A. As duas grandes metas da guerra psicológica revolucionária
Dadas as atuais
dificuldades do recrutamento ideológico da III
Revolução,
o mais útil de suas atividades se exerce, não sobre os amigos e simpatizantes,
mas sobre os neutros e os adversários:
a) iludir e
adormecer paulatinamente os neutros;
b) dividir a
cada passo, desarticular, isolar, aterrorizar, difamar, perseguir e bloquear os
adversários;
- essas são, a
nosso ver, as duas grandes metas da guerra psicológica revolucionária.
Desta maneira, a
III Revolução torna-se capaz
de vencer, porém mais pelo aniquilamento do adversário do que pela
multiplicação dos amigos.
Obviamente, para
conduzir esta guerra, mobiliza o comunismo todos os meios de ação com que
conta, nos países ocidentais, graças ao apogeu em que nestes se acha a ofensiva
da III Revolução.
B. A guerra psicológica revolucionária total, uma resultante do
apogeu da III
Revolução e dos embaraços por que esta passa.
A guerra
psicológica revolucionária total é, portanto, uma resultante da composição dos
dois fatores contraditórios que já mencionamos: o auge de influência do
comunismo sobre quase todos os pontos-chaves da grande máquina que é a
sociedade ocidental, e de outro lado o declínio da capacidade de persuasão e de
liderança dele sobre as camadas profundas da opinião pública do Ocidente.

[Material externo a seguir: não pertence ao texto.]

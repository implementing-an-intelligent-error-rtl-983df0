// Trip output of the zone-1 EBP relay.
//
// A single three-input product term, Y = ~S0 S1 S2, that decodes state S_3
// (code 011), the only state of the relay whose output is 1. Combinational:
// Y follows the flip-flop outputs with no added delay. The equation is the
// source design's.
module trip_gate (
  input  logic s0,
  input  logic s1,
  input  logic s2,
  output logic y
);

  assign y = ~s0 & s1 & s2;

endmodule
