// Self-checking testbench for trip_gate: all eight state codes, Y must be 1
// for code 011 (state S_3) only.
module tb_trip_gate;
  logic clk = 1'b0;
  always #5 clk = ~clk;

  logic s0, s1, s2, y;
  int checks = 0, failures = 0;

  trip_gate dut (.*);

  initial begin
    for (int v = 0; v < 8; v++) begin
      {s0, s1, s2} = 3'(v);
      #1;
      checks++;
      if (y !== (v == 3)) begin
        failures++;
        $display("FAIL state=%b y=%b", {s0, s1, s2}, y);
      end
    end
    $display("TB_RESULT checks=%0d failures=%0d", checks, failures);
    $finish;
  end

  initial begin
    repeat (1000) @(posedge clk);
    failures++;
    $display("watchdog expired");
    $display("TB_RESULT checks=%0d failures=%0d", checks, failures);
    $finish;
  end
endmodule
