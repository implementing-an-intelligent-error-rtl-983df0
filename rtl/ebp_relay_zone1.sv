// Zone-1 EBP fault-locating relay: top level.
//
// The relay watches two flags, A (a large rise of the measured resistance R)
// and B (a large rise of the reactance X). When both are 1 it starts a
// search along the protected line, one step per clock: is the
// single-line-to-ground fault within 80 % of the line (C), within 100 % (D),
// within 120 % (E)? The first "yes" moves it to S_3 and raises the trip
// output Trp1Z1, which stays 1 until reset. A fault beyond 120 % is outside
// the reach, and the relay goes back to S_0 to wait for the next disturbance.
//
// Structure, as in the source circuit: next-state logic (combo_logic_zone1)
// feeds three D flip-flops (state_flip_flops) whose outputs S0 S1 S2 are fed
// back to the logic and decoded by trip_gate into Trp1Z1.
//
// Timing, counted from the rising clock edge that samples A=B=1 in S_0:
// Trp1Z1 rises 2 clock edges later for a fault within 80 %, 3 within 100 %
// and 4 within 120 %. C, D and E are levels sampled on the edge that leaves
// S_1, S_2 and S_4 respectively. Trp1Z1 is a decode of the flip-flops and
// changes only after a clock edge or reset.
//
// The port names TrpSig1Z1, BRKF80, BRKF100, BRKF120 and Trp1Z1 are the
// source's net names. The clock, the asynchronous active-low reset and the
// state observation port are this design's own additions.
module ebp_relay_zone1 (
  input  logic       clk,
  input  logic       rst_n,      // asynchronous, active low: state S_0
  input  logic       TrpSig1Z1,  // A_R: resistance increase
  input  logic       b_x,        // B_X: reactance increase
  input  logic       BRKF80,     // C_80: fault within 80 % of the line
  input  logic       BRKF100,    // D_100: fault within 100 % of the line
  input  logic       BRKF120,    // E_120: fault within 120 % of the line
  output logic       Trp1Z1,     // Y: trip
  output logic [2:0] state       // present state {S0,S1,S2}
);
  import ebp_pkg::*;

  logic       s0p, s1p, s2p;
  logic [2:0] q;

  combo_logic_zone1 u_combo (
    .a_r  (TrpSig1Z1),
    .b_x  (b_x),
    .c_80 (BRKF80),
    .d_100(BRKF100),
    .e_120(BRKF120),
    .s0   (q[2]),
    .s1   (q[1]),
    .s2   (q[0]),
    .s0p  (s0p),
    .s1p  (s1p),
    .s2p  (s2p)
  );

  state_flip_flops #(.WIDTH(3)) u_ff (
    .clk  (clk),
    .rst_n(rst_n),
    .d    ({s0p, s1p, s2p}),
    .q    (q),
    .q_n  ()
  );

  trip_gate u_trip (
    .s0(q[2]),
    .s1(q[1]),
    .s2(q[0]),
    .y (Trp1Z1)
  );

  assign state = q;

  // The state register only ever holds one of the five table codes.
  a_legal_state: assert property (@(posedge clk) disable iff (!rst_n)
    q inside {ST_S0, ST_S1, ST_S2, ST_S3, ST_S4});

  // The trip, once given, is held.
  a_trip_held: assert property (@(posedge clk) disable iff (!rst_n)
    Trp1Z1 |=> Trp1Z1);

endmodule
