// End-to-end testbench for the zone-1 EBP relay, ebp_relay_zone1, at its
// default (and only) configuration.
//
// Part 1 injects single-line-to-ground faults at fixed positions along the
// line: 80 %, 100 %, 120 % and 88 %, 101 %, 117 %, plus 130 % (beyond the
// reach) and disturbances where only one of R and X rises. For a fault at
// position p the fault-location flags are C = (p <= 80), D = (p <= 100),
// E = (p <= 120); a fault at 100 % thus closes the 100 % and 120 % flags. Each case checks whether the relay trips and how many
// clock edges after the edge that samples A=B=1 the trip appears:
// 2 (<= 80 %), 3 (above 80, up to 100 %), 4 (above 100, up to 120 %),
// no trip beyond 120 %.
// Part 2 drives random inputs for many clocks, with occasional resets, and
// compares the state and trip output every clock with a reference model.
// Every transition of the state diagram, the latched trip and the reset are
// counted; one that never happened counts as a failure.
module tb_ebp_relay_zone1;
  import ebp_pkg::*;

  logic clk = 1'b0;
  always #5 clk = ~clk;

  logic       rst_n, TrpSig1Z1, b_x, BRKF80, BRKF100, BRKF120, Trp1Z1;
  logic [2:0] state;
  int checks = 0, failures = 0;

  ebp_relay_zone1 dut (.*);

  // ---------------------------------------------------------------- model
  typedef enum int {
    M_S0_HOLD, M_S0_TO_S1, M_S1_TO_S2, M_S1_TO_S3, M_S2_TO_S3, M_S2_TO_S4,
    M_S4_TO_S3, M_S4_TO_S0, M_S3_HOLD, M_RESET_CLEARS_TRIP, M_NUM
  } mech_e;
  int mech_count[M_NUM];
  string mech_name[M_NUM] = '{"S0 hold (AB!=11)", "S0->S1 (AB=11)", "S1->S2 (>80%)",
    "S1->S3 (<=80%)", "S2->S3 (<=100%)", "S2->S4 (>100%)", "S4->S3 (<=120%)",
    "S4->S0 (>120%)", "S3 trip held", "reset clears trip"};

  ebp_state_e model = ST_S0;

  // Reference next state and transition bookkeeping, one call per edge.
  task automatic model_step();
    ebp_state_e nxt;
    case (model)
      ST_S0: if (TrpSig1Z1 && b_x) begin nxt = ST_S1; mech_count[M_S0_TO_S1]++; end
             else                  begin nxt = ST_S0; mech_count[M_S0_HOLD]++;  end
      ST_S1: if (BRKF80)  begin nxt = ST_S3; mech_count[M_S1_TO_S3]++; end
             else         begin nxt = ST_S2; mech_count[M_S1_TO_S2]++; end
      ST_S2: if (BRKF100) begin nxt = ST_S3; mech_count[M_S2_TO_S3]++; end
             else         begin nxt = ST_S4; mech_count[M_S2_TO_S4]++; end
      ST_S4: if (BRKF120) begin nxt = ST_S3; mech_count[M_S4_TO_S3]++; end
             else         begin nxt = ST_S0; mech_count[M_S4_TO_S0]++; end
      default: begin nxt = ST_S3; mech_count[M_S3_HOLD]++; end
    endcase
    model = nxt;
  endtask

  task automatic check_outputs(string what);
    checks++;
    if (state !== model || Trp1Z1 !== (model == ST_S3)) begin
      failures++;
      $display("FAIL %s: state=%b trip=%b expected state=%b trip=%b",
               what, state, Trp1Z1, model, model == ST_S3);
    end
  endtask

  // One clock: inputs are already set; step the model on the edge.
  task automatic tick(string what);
    @(posedge clk);
    if (rst_n) model_step();
    #1 check_outputs(what);
  endtask

  // Like tick, starts and ends just after a rising edge.
  task automatic do_reset();
    logic was_trip;
    @(negedge clk);
    was_trip = Trp1Z1;
    rst_n = 1'b0;
    #1;
    model = ST_S0;
    check_outputs("reset");
    if (was_trip && !Trp1Z1) mech_count[M_RESET_CLEARS_TRIP]++;
    @(posedge clk);
    #1 check_outputs("reset held over an edge");
    rst_n = 1'b1;
  endtask

  // ------------------------------------------------------- fault injection
  // pct: fault position in percent of line length; a, b: R and X flags.
  task automatic inject(int pct, logic a, logic b);
    int  exp_lat, lat;
    bit  tripped;
    do_reset();
    BRKF80  = (pct <= 80);
    BRKF100 = (pct <= 100);
    BRKF120 = (pct <= 120);
    if (!(a && b))       exp_lat = -1;
    else if (pct <= 80)  exp_lat = 2;
    else if (pct <= 100) exp_lat = 3;
    else if (pct <= 120) exp_lat = 4;
    else                 exp_lat = -1;
    // The disturbance is seen for one clock, then R and X stay high.
    TrpSig1Z1 = a; b_x = b;
    tripped = 0; lat = -1;
    for (int k = 1; k <= 8; k++) begin
      tick($sformatf("fault %0d%%", pct));
      if (k == 1) begin TrpSig1Z1 = 1'b0; b_x = 1'b0; end
      if (Trp1Z1 && !tripped) begin tripped = 1; lat = k; end
    end
    checks++;
    if (lat != exp_lat) begin
      failures++;
      $display("FAIL fault at %0d%% (A=%b B=%b): trip latency %0d, expected %0d",
               pct, a, b, lat, exp_lat);
    end else
      $display("fault at %3d%% A=%b B=%b: %s", pct, a, b,
               tripped ? $sformatf("trip after %0d clocks", lat) : "no trip");
  endtask

  initial begin
    rst_n = 1'b0; TrpSig1Z1 = 0; b_x = 0; BRKF80 = 0; BRKF100 = 0; BRKF120 = 0;
    repeat (2) @(posedge clk);
    #1 rst_n = 1'b1;
    // Part 1: fault positions of the study, and random ones.
    inject(80, 1, 1);
    inject(100, 1, 1);
    inject(120, 1, 1);
    inject(88, 1, 1);
    inject(101, 1, 1);
    inject(117, 1, 1);
    inject(130, 1, 1);
    inject(50, 1, 0);
    inject(50, 0, 1);
    inject(50, 0, 0);
    // Part 2: random inputs, checked every clock against the model.
    for (int i = 0; i < 20000; i++) begin
      if ($urandom_range(15) == 0) do_reset();
      else begin
        @(negedge clk);
        TrpSig1Z1 = ($urandom_range(3) != 0);
        b_x       = ($urandom_range(3) != 0);
        BRKF80    = 1'($urandom_range(1));
        BRKF100   = 1'($urandom_range(1));
        BRKF120   = 1'($urandom_range(1));
        tick("random");
      end
    end
    for (int m = 0; m < M_NUM; m++) begin
      $display("mechanism %-20s happened %0d times", mech_name[m], mech_count[m]);
      checks++;
      if (mech_count[m] == 0) begin
        failures++;
        $display("FAIL mechanism %s never happened", mech_name[m]);
      end
    end
    $display("TB_RESULT checks=%0d failures=%0d", checks, failures);
    $finish;
  end

  initial begin
    repeat (100000) @(posedge clk);
    failures++;
    $display("watchdog expired");
    $display("TB_RESULT checks=%0d failures=%0d", checks, failures);
    $finish;
  end
endmodule
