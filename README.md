# Multiplier-accumulator with the accumulator folded into the carry-save tree

A conventional multiplier-accumulator (MAC) computes `P <= P + X*Y` in four steps:
Booth encoding, compression of the partial products into a sum and a carry word, a
final carry-propagating addition that produces `X*Y`, and then a second 2N-bit
carry-propagating addition that adds the product to the accumulator. The last
addition sits in the feedback loop and sets the clock period.

This design removes that loop adder. The accumulator is never stored as a plain binary
number. Its state is kept in the form the compression tree produces anyway:

```
    A = z + 2^N * (s + c)        (mod 2^(2N))
        z : lower N bits, already binary
        s : sum vector of the upper N bits
        c : carry vector of the upper N bits
```

Every clock, the Booth partial products of the new `x*y` are compressed *together with*
`z`, `s` and `c`, and the tree returns a new `(z, s, c)`. The loop therefore contains one
carry-save tree and no wide carry chain. Only when a result is reported does an N-bit
(not 2N-bit) adder turn `s + c` into the upper half of `P`. The lower half `z` needs no
adder at all, because the tree finishes it two bits per row as it goes.

Default size: N = 16, so 16 x 16-bit signed operands and a 32-bit accumulator. One
multiply-accumulate is accepted per clock, and the result appears two clocks later.

## Arithmetic

**Booth digits.** The multiplier `x` (2's complement) is recoded into N/2 digits

```
    d_j = -2*x[2j+1] + x[2j] + x[2j-1],    x[-1] = 0,    d_j in {-2,-1,0,+1,+2}
    x*y = sum_j d_j * 4^j * y
```

**1's-complement partial products.** For each digit the encoder selects `0`, `y` or `2y`
as an (N+1)-bit word and inverts it when the digit is negative. The word `pp[j]` is thus
`d_j*y - neg_j` in (N+1)-bit 2's complement. The missing `+1` is the correction bit
`neg_j`, which is added inside the tree at weight `4^j`. This avoids an incrementer
per partial product.

**Sign extension by constants.** Partial product `j` is placed at column `2j` and has
sign bit `s_j = pp[j][N]`. Instead of sign-extending every row to 2N bits, each row
carries a few constant bits that add up to the same total modulo 2^(2N):

```
    row 0      : columns N+2, N+1, N    <-  ~s_0, s_0, s_0
    row j >= 1 : columns N+2j+1, N+2j   <-  1, ~s_j
```

This works because `-s*2^k = ~s*2^k - 2^k`, and the `-2^k` terms of all rows sum to a
constant. That constant is spread as the `1` bits above.

## The hybrid carry-save tree (`hybrid_csa`)

This is the core of the design. It has N/2 + 1 levels, which is 9 at N = 16 and 5 at
N = 8. Each level is one row of single-bit adders, with no carries inside the row. The
drawing below is for N = 8, with columns 15 (left) to 0 (right):

```
 level     upper half (cols 15..8)            lower half (cols 7..0)       finished
 row 0     HA: {C'} + P0 sign-ext bits        HA: Z' + P0                  -> cla2 -> z[1:0]
 row 1     FA: s,c + P1                       FA: s,c + P1 (cols >= 2)     -> cla2 -> z[3:2]
 row 2     FA: s,c + P2                       FA: s,c + P2 (cols >= 4)     -> cla2 -> z[5:4]
 row 3     FA: s,c + P3                       FA: s,c + P3 (cols >= 6)     -> cla2 -> z[7:6]
 acc row   FA: s,c + S'                                                    carry -> c[0]
```

Rules that make it work:

* **Row 0 needs only half adders.** Its operands are `P0` and one word `{C', Z'}`.
  `Z'` fills columns 0..N-1 and `C'` fills columns N..2N-1, so no column holds more
  than two bits.
* **Rows 1 to N/2-1 use full adders.** Each adds partial product `P_j` to the previous
  row's sum and carry vectors. Above `P_j`'s highest column, only two bits are left,
  so half adders are used there.
* **The lowest carry slot is free.** Within a row, the carry out of column i moves to
  column i+1. The carry vector of row j therefore has nothing in its lowest column
  `2j`, and the correction bit `neg_j` goes in that slot. No extra adder is needed.
* **Two columns are finished per row.** No later partial product reaches columns `2j`
  and `2j+1`. A 2-bit carry look-ahead adder (`cla2`) adds the sum and carry bits
  there. Its five inputs are two sum bits, two carry bits and the carry in from the
  previous row's `cla2`. It produces the final bits `z[2j+1:2j]`. The `cla2` carries
  ripple down the rows, and the first carry in is 0. The chain of N/2 short adders is
  staggered behind the rows: `cla2` number j can start as soon as row j has settled, so
  the chain and the rows overlap in time.
* **The accumulation row adds `S'`.** This extra level adds the fed-back sum vector
  to the upper half. Its own carry vector again has a free lowest slot, column N. The
  carry out of the last `cla2`, i.e. the carry from the lower half into the upper
  half, goes there as `c[0]`.
* **Wrap-around.** Carries out of column 2N-1 are dropped, so the accumulator wraps
  modulo 2^(2N) like an ordinary 2N-bit register.

Per tree at N = 16, the adder counts are: 142 full adders (N^2/2 + N - 2), 61 half
adders, and 8 `cla2` blocks (N/2).

## Pipeline and interface (`mac`)

```
           +--------------+   pp, neg   +------------+  z,s,c   +----------+
  x,y ---->| booth_encoder|------------>| hybrid_csa |--------->| state    |--+--> z_q ----------+
           +--------------+             +------------+          | registers|  |                  |
                                  z',s',c' (0 when acc_clr) ^   +----------+  |   +-----------+  v
                                              +-------------+-----------------+-->|final_adder|->{hi, z_q} -> p
                                                                                  +-----------+
          |<------------------ stage 1 (loop) ----------------------------->|<-- stage 2 ----------->|
```

| port        | dir | width | meaning |
|-------------|-----|-------|---------|
| `clk`       | in  | 1     | clock |
| `rst_n`     | in  | 1     | asynchronous, active low; clears the accumulator and `out_valid` |
| `in_valid`  | in  | 1     | accumulate `x*y` at this clock edge; with it low the state holds |
| `acc_clr`   | in  | 1     | with `in_valid`: start a new sum, so the state becomes `x*y` |
| `x`         | in  | N     | multiplier (recoded into Booth digits), 2's complement |
| `y`         | in  | N     | multiplicand, 2's complement |
| `out_valid` | out | 1     | `p` holds a new result |
| `p`         | out | 2N    | accumulated value, 2's complement, modulo 2^(2N) |

Timing works as follows:

* An operand accepted at clock edge k is in the state after edge k. It shows on `p`,
  with `out_valid` high, after edge k+2.
* Back-to-back operands are accepted every clock, and results follow at the same rate.
* `p` is reloaded only after a clock in which stage 1 accumulated. Otherwise it holds,
  so the final adder's result is used only when there is something new to report.

## Modules

| file | content |
|------|---------|
| `rtl/mac_pkg.sv`       | Booth select-line type and recoding function |
| `rtl/booth_encoder.sv` | digit recoding, 1's-complement partial products, correction bits |
| `rtl/half_adder.sv`, `rtl/full_adder.sv` | one-bit cells of the tree |
| `rtl/cla2.sv`          | 2-bit carry look-ahead adder with carry in |
| `rtl/cla4.sv`          | 4-bit carry look-ahead adder with carry in |
| `rtl/hybrid_csa.sv`    | the tree described above |
| `rtl/final_adder.sv`   | N-bit adder made of N/4 rippled `cla4` blocks |
| `rtl/mac.sv`           | top level: two pipeline stages |

Parameter `N` sets the operand width. It must be a multiple of 4, because the final
adder is built from 4-bit blocks. `booth_encoder` and `hybrid_csa` alone accept any even
N >= 4.

## Simulation

Every testbench checks itself. It ends by printing `TB_RESULT checks=<n> failures=<m>`,
and a watchdog stops it if it hangs. With Verilator 5, run from the directory that
holds `rtl/` and `tb/`:

```
verilator --binary --timing --assert -Irtl -Itb rtl/mac_pkg.sv tb/tb_mac.sv \
          --top-module tb_mac -Mdir obj_tb_mac -o sim && obj_tb_mac/sim
```

Substitute any other testbench name:

| testbench | what it checks |
|-----------|----------------|
| `tb_cla2`, `tb_cla4` | all input combinations |
| `tb_final_adder` | N = 16 and 8, carry chains across block boundaries, random |
| `tb_booth_encoder` | each digit against an independent recoding, and the sum of all partial products against `x*y`; N = 16 random, N = 8 exhaustive |
| `tb_hybrid_csa` | forms its own partial products, then checks `z + 2^N(s+c)` against `z' + 2^N(s'+c') + x*y` for random states; N = 16 and 8 |
| `tb_mac` | whole MAC at the default N = 16 against a 32-bit reference accumulator, about 20,000 clocks |
| `tb_mac_n8` | the same at N = 8 |

`tb_mac` and `tb_mac_n8` check the following:

* `out_valid` must rise exactly two clocks after every accepted operand.
* `p` must then match the reference.
* `p` must not change in between.

They also count, and require at least one of each:

* new sums (`acc_clr`)
* held clocks
* back-to-back accumulation
* signed overflow that wraps the accumulator
* negative digits
* digits of magnitude 2
* carries from the lower into the upper half

## What is this design's own choice

The following follow the reference architecture:

* the three-step organisation: recode, compress-and-accumulate, final add
* the accumulator state held as binary lower half plus sum and carry upper half
* 1's-complement partial products with separate correction bits
* N/2 + 1 tree levels
* two-bit CLAs finishing the lower half row by row
* an N-bit final adder built from 4-bit CLAs
* two pipeline stages at one accumulation per clock

The following were not specified and were chosen here:

* **Which operand is recoded.** The two operand names are used inconsistently in the
  source material. Here `x` is recoded into digits and `y` is the multiplicand.
* **Bit-level placement.** The exact columns and rows where the fed-back carry vector
  and the sign-extension constants enter the tree were chosen here. The reference
  places some of the carry bits in the middle rows rather than in row 0. The value
  computed is the same, but the adder counts differ. This tree uses more half adders
  than the reference's count of 3N/2, and slightly more full adders.
* **Control.** The control signals (`in_valid`, `acc_clr`), the reset and the output
  register were chosen here. The reference describes no control interface.
* **Overflow.** Overflow wraps modulo 2^(2N). The reference does not discuss overflow.
* **Digit 111.** The digit triplet `111` is encoded as +0, not as -0.
* **Gate equations.** The carry look-ahead equations and the Booth select logic are
  textbook forms.

The design was checked against these testbenches only. It has not been mapped to a
standard-cell library, and no timing figures are claimed for it.
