// mac_pkg: types and helpers shared by the Booth-encoded multiplier-accumulator.
//
// A radix-4 modified Booth digit d = -2*x[2j+1] + x[2j] + x[2j-1] takes a value in
// {-2,-1,0,+1,+2}. It is carried between modules as three select lines: "one" picks the
// multiplicand, "two" picks the multiplicand shifted left by one, and "neg" asks for the
// bitwise complement (1's complement) of the picked multiple. The +1 that completes the
// 2's complement negation is not added here; it travels separately as the correction bit
// N_j and is absorbed by the carry-save tree. The bit triplet 3'b111 encodes d = 0 and is
// given neg = 0 so that a zero digit never produces a negative zero; this is a choice of
// this design.
package mac_pkg;

  typedef struct packed {
    logic neg;  // digit is negative: complement the selected multiple
    logic two;  // |d| == 2
    logic one;  // |d| == 1
  } booth_sel_t;

  // Recode the triplet {x[2j+1], x[2j], x[2j-1]} into select lines.
  function automatic booth_sel_t booth_recode(input logic [2:0] trip);
    booth_sel_t r;
    r.one = trip[1] ^ trip[0];
    r.two = (trip[2] & ~trip[1] & ~trip[0]) | (~trip[2] & trip[1] & trip[0]);
    r.neg = trip[2] & ~(trip[1] & trip[0]);
    return r;
  endfunction

endpackage
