// booth_encoder: radix-4 modified Booth recoding and 1's-complement partial products.
//
// The N-bit 2's complement multiplier x is split into N/2 overlapping triplets
// {x[2j+1], x[2j], x[2j-1]} (x[-1] = 0), each recoded into a digit
// d_j = -2*x[2j+1] + x[2j] + x[2j-1] in {-2..2}, so that x*y = sum_j d_j * 4^j * y.
// For every digit the block selects 0, y or 2*y as an (N+1)-bit multiple (y sign-extended
// by one bit, or shifted left by one) and, for a negative digit, inverts it. The result
// pp[j] is therefore the 1's complement of d_j*y; bit N is its sign. The missing +1 is
// output as neg[j] (the correction bit N_j) and is added at weight 4^j by the carry-save
// tree, so pp[j] + neg[j] == d_j*y exactly. The digit-in-{-2..2} recoding, the 1's
// complement partial products and the separate correction bit follow the architecture;
// the select-line encoding (see mac_pkg) is this design's choice.
//
// Interface: x, y in; pp[N/2] (N+1 bits each) and neg[N/2] out. Combinational.
// N must be even. Since x[-1] = 0, neg[0] reduces to x[1].
module booth_encoder
  import mac_pkg::*;
#(
  parameter int unsigned N = 16
) (
  input  logic [N-1:0] x,
  input  logic [N-1:0] y,
  output logic [N:0]   pp [N/2],
  output logic [N/2-1:0] neg
);
  localparam int unsigned R = N / 2;

  if ((N % 2) != 0 || N < 4) begin : g_bad_n
    $error("booth_encoder: N must be even and at least 4");
  end

  logic [N:0] x_ext;  // {x, 0}: x_ext[i+1] = x[i], x_ext[0] = x[-1] = 0
  assign x_ext = {x, 1'b0};

  for (genvar j = 0; j < R; j++) begin : g_digit
    booth_sel_t sel;
    logic [N:0] mult;
    always_comb begin
      sel  = booth_recode(x_ext[2*j +: 3]);
      mult = sel.one ? {y[N-1], y} : (sel.two ? {y, 1'b0} : '0);
      pp[j]  = mult ^ {(N+1){sel.neg}};
      neg[j] = sel.neg;
    end
  end
endmodule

A ofensiva psicológica da III
Revolução, na Igreja.
Não seria
possível descrever esta guerra psicológica sem tratar acuradamente do seu
desenrolar naquilo que é a própria alma do Ocidente, ou seja, o cristianismo, e
mais precisamente a Religião Católica, que é o cristianismo em sua plenitude
absoluta e em sua autenticidade única.
O Concílio Vaticano II
Dentro da perspectiva
de Revolução e Contra-Revolução, o êxito dos
êxitos alcançado pelo comunismo pós-staliniano sorridente foi o silêncio
enigmático, desconcertante, espantoso e apocalipticamente trágico do Concílio
Vaticano II a respeito do comunismo.
(...)
É penoso
dizê-lo. Mas a evidência dos fatos aponta, neste sentido, o Concílio Vaticano II como uma das
maiores calamidades, se não a maior, da História da Igreja. A partir dele
penetrou na Igreja, em proporções impensáveis, a “fumaça de Satanás”, que se vai dilatando dia a dia
mais, com a terrível força de expansão dos gases. Para escândalo de incontáveis
almas, o Corpo Místico de Cristo entrou no sinistro processo da como que
autodemolição.
Daí resultou
para a Igreja e para o que ainda resta de civilização cristã, uma imensa
derrocada. A Ostpolitik vaticana, por
exemplo, e a infiltração gigantesca do comunismo nos meios católicos, são
efeitos de todas estas calamidades. E constituem outros tantos êxitos da
ofensiva psicológica da III
Revolução contra
a Igreja.
(...)
E o comunismo? O
que é feito dele? A forte impressão de que ele morrera apoderou-se da maior
parte da opinião pública do Ocidente, deslumbrada ante a perspectiva de uma paz
universal de duração indeterminada. Ou quiçá de uma duração perene, com o conseqüente
desaparecimento do terrível fantasma da hecatombe nuclear mundial.
Esta “lua de
mel” do Ocidente com seu suposto paraíso de desanuviamento e de paz, vem refulgindo
gradualmente menos.
Com efeito,
referimo-nos pouco atrás às agressões de toda ordem que relampagueiam nos territórios
da finada URSS. Cabe-nos, pois, perguntar se o comunismo morreu. De início, as
vozes que punham em dúvida a autenticidade da morte do comunismo foram raras,
isoladas e escassas em fundamentação.
Aos poucos, de
cá e de lá, sombras foram aparecendo no horizonte. Em nações da Europa Central
e dos Bálcãs, como do próprio território da ex-URSS, foi-se notando que os
novos detentores do Poder eram figuras de destaque do próprio Partido Comunista
local. Exceto na Alemanha Oriental, a caminhada para a privatização na maioria
das vezes se vem fazendo muito mais na aparência do que na realidade, isto é, a
passos de cágado, lentos e sem rumo inteiramente definido.
Ou seja, pode-se
dizer que nesses países o comunismo morreu? Ou que ele entrou simplesmente num
complicado processo de metamorfose? Dúvidas a este respeito se vêm avolumando,
enquanto os últimos ecos da alegria universal pela suposta queda do comunismo
se vêm apagando discretamente.
Quanto aos
partidos comunistas das nações do Ocidente, murcharam de modo óbvio, ao
estampido das
primeiras derrocadas na URSS. Mas já hoje vários deles começam a se reorganizar
com rótulos novos. Esta mudança de rótulo é uma ressurreição? Uma metamorfose?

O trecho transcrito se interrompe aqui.